Content starts

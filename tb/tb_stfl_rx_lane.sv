// tb_stfl_rx_lane: self-checking testbench of stfl_rx_lane.
//
// The testbench plays the far-end transmitter: for a random codeword of at
// most four 1s it flips the wire according to the reference slot stream
// (one slot per clock, the first slot right after the 'start' edge) and
// checks that 'valid' comes exactly 12 cycles after 'start' with the right
// codeword. Bursts run back to back and with gaps; one burst carries a
// flip in a dummy slot and must raise 'dummy_err'.
module tb_stfl_rx_lane;
  import tb_stfl_ref_pkg::*;

  logic clk = 0, rst_n = 0, start = 0, wire_in = 0;
  logic [7:0] code;
  logic valid, dummy_err;
  int checks = 0, failures = 0;

  always #5 clk = ~clk;

  stfl_rx_lane dut (.clk, .rst_n, .start, .wire_in, .code, .valid, .dummy_err);

  task automatic check(input bit cond, input string msg);
    checks++;
    if (!cond) begin failures++; $display("FAIL: %s", msg); end
  endtask

  initial begin
    repeat (200000) @(posedge clk);
    failures++;
    $display("watchdog expired");
    $display("TB_RESULT checks=%0d failures=%0d", checks, failures);
    $finish;
  end

  // expected results, checked when 'valid' rises
  logic [7:0] exp_q[$];
  int         due_q[$];
  int         cyc = 0;
  bit         ignore = 0;  // error-injection burst: result not checked
  always @(posedge clk) cyc <= cyc + 1;

  always @(posedge clk) begin
    #2;
    if (valid && !ignore) begin
      check(exp_q.size() > 0, "valid with nothing sent");
      if (exp_q.size() > 0) begin
        logic [7:0] e;
        int d;
        e = exp_q.pop_front();
        d = due_q.pop_front();
        check(code == e, $sformatf("code %b expected %b", code, e));
        check(cyc == d, $sformatf("valid at cycle %0d expected %0d", cyc, d));
      end
    end
  end

  // drive one burst: start is sampled at edge S, slot k on the wire after
  // edge S+k-1 (as the transmitter would drive it)
  task automatic burst(input logic [7:0] c, input int gap, input logic [11:0] extra = '0);
    logic [11:0] s;
    bit ok;
    s = slots_of(c, ok) | extra;
    repeat (gap) @(negedge clk);
    if (gap == 0) @(negedge clk);
    start = 1;
    @(posedge clk);
    exp_q.push_back(c);
    due_q.push_back(cyc + 13);  // cyc still holds the count before edge S
    for (int k = 0; k < 12; k++) begin
      #1;
      if (k == 0) start = 0;
      wire_in = wire_in ^ s[11-k];
      if (k < 11) @(posedge clk);
    end
  endtask

  initial begin
    repeat (3) @(posedge clk);
    rst_n = 1;
    burst(8'h00, 2);
    burst(8'hF0, 0);
    burst(8'h0F, 0);
    burst(8'hAA, 0);
    burst(8'h55, 4);
    for (int i = 0; i < 300; i++) burst(light_byte(), ($urandom % 3 == 0) ? 1 + $urandom % 3 : 0);
    repeat (20) @(posedge clk);
    check(exp_q.size() == 0, "every burst delivered");
    check(!dummy_err, "no dummy error on legal streams");
    // a flip in the dummy slot after the first 1 of 1000_0000 (slot 2)
    ignore = 1;
    burst(8'h80, 2, 12'b0100_0000_0000);
    repeat (20) @(posedge clk);
    check(dummy_err, "flip in a dummy slot flagged");
    $display("TB_RESULT checks=%0d failures=%0d", checks, failures);
    $finish;
  end

endmodule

Content ends

■ **Assignment**
Please be sure to repeat every entry exactly.

■ **Response to this exercise**
filename tb/tb_stfl_rx_lane.sv
// tb_stfl_rx_lane: self-checking testbench of stfl_rx_lane.
//
// The testbench plays the far-end transmitter: for a random codeword of at
// most four 1s it flips the wire according to the reference slot stream
// (one slot per clock, the first slot right after the 'start' edge) and
// checks that 'valid' comes exactly 12 cycles after 'start' with the right
// codeword. Bursts run back to back and with gaps; one burst carries a
// flip in a dummy slot and must raise 'dummy_err'.
module tb_stfl_rx_lane;
  import tb_stfl_ref_pkg::*;

  logic clk = 0, rst_n = 0, start = 0, wire_in = 0;
  logic [7:0] code;
  logic valid, dummy_err;
  int checks = 0, failures = 0;

  always #5 clk = ~clk;

  stfl_rx_lane dut (.clk, .rst_n, .start, .wire_in, .code, .valid, .dummy_err);

  task automatic check(input bit cond, input string msg);
    checks++;
    if (!cond) begin failures++; $display("FAIL: %s", msg); end
  endtask

  initial begin
    repeat (200000) @(posedge clk);
    failures++;
    $display("watchdog expired");
    $display("TB_RESULT checks=%0d failures=%0d", checks, failures);
    $finish;
  end

  // expected results, checked when 'valid' rises
  logic [7:0] exp_q[$];
  int         due_q[$];
  int         cyc = 0;
  bit         ignore = 0;  // error-injection burst: result not checked
  always @(posedge clk) cyc <= cyc + 1;

  always @(posedge clk) begin
    #2;
    if (valid && !ignore) begin
      check(exp_q.size() > 0, "valid with nothing sent");
      if (exp_q.size() > 0) begin
        logic [7:0] e;
        int d;
        e = exp_q.pop_front();
        d = due_q.pop_front();
        check(code == e, $sformatf("code %b expected %b", code, e));
        check(cyc == d, $sformatf("valid at cycle %0d expected %0d", cyc, d));
      end
    end
  end

  // drive one burst: start is sampled at edge S, slot k on the wire after
  // edge S+k-1 (as the transmitter would drive it)
  task automatic burst(input logic [7:0] c, input int gap, input logic [11:0] extra = '0);
    logic [11:0] s;
    bit ok;
    s = slots_of(c, ok) | extra;
    repeat (gap) @(negedge clk);
    if (gap == 0) @(negedge clk);
    start = 1;
    @(posedge clk);
    exp_q.push_back(c);
    due_q.push_back(cyc + 13);  // cyc still holds the count before edge S
    for (int k = 0; k < 12; k++) begin
      #1;
      if (k == 0) start = 0;
      wire_in = wire_in ^ s[11-k];
      if (k < 11) @(posedge clk);
    end
  endtask

  initial begin
    repeat (3) @(posedge clk);
    rst_n = 1;
    burst(8'h00, 2);
    burst(8'hF0, 0);
    burst(8'h0F, 0);
    burst(8'hAA, 0);
    burst(8'h55, 4);
    for (int i = 0; i < 300; i++) burst(light_byte(), ($urandom % 3 == 0) ? 1 + $urandom % 3 : 0);
    repeat (20) @(posedge clk);
    check(exp_q.size() == 0, "every burst delivered");
    check(!dummy_err, "no dummy error on legal streams");
    // a flip in the dummy slot after the first 1 of 1000_0000 (slot 2)
    ignore = 1;
    burst(8'h80, 2, 12'b0100_0000_0000);
    repeat (20) @(posedge clk);
    check(dummy_err, "flip in a dummy slot flagged");
    $display("TB_RESULT checks=%0d failures=%0d", checks, failures);
    $finish;
  end

endmodule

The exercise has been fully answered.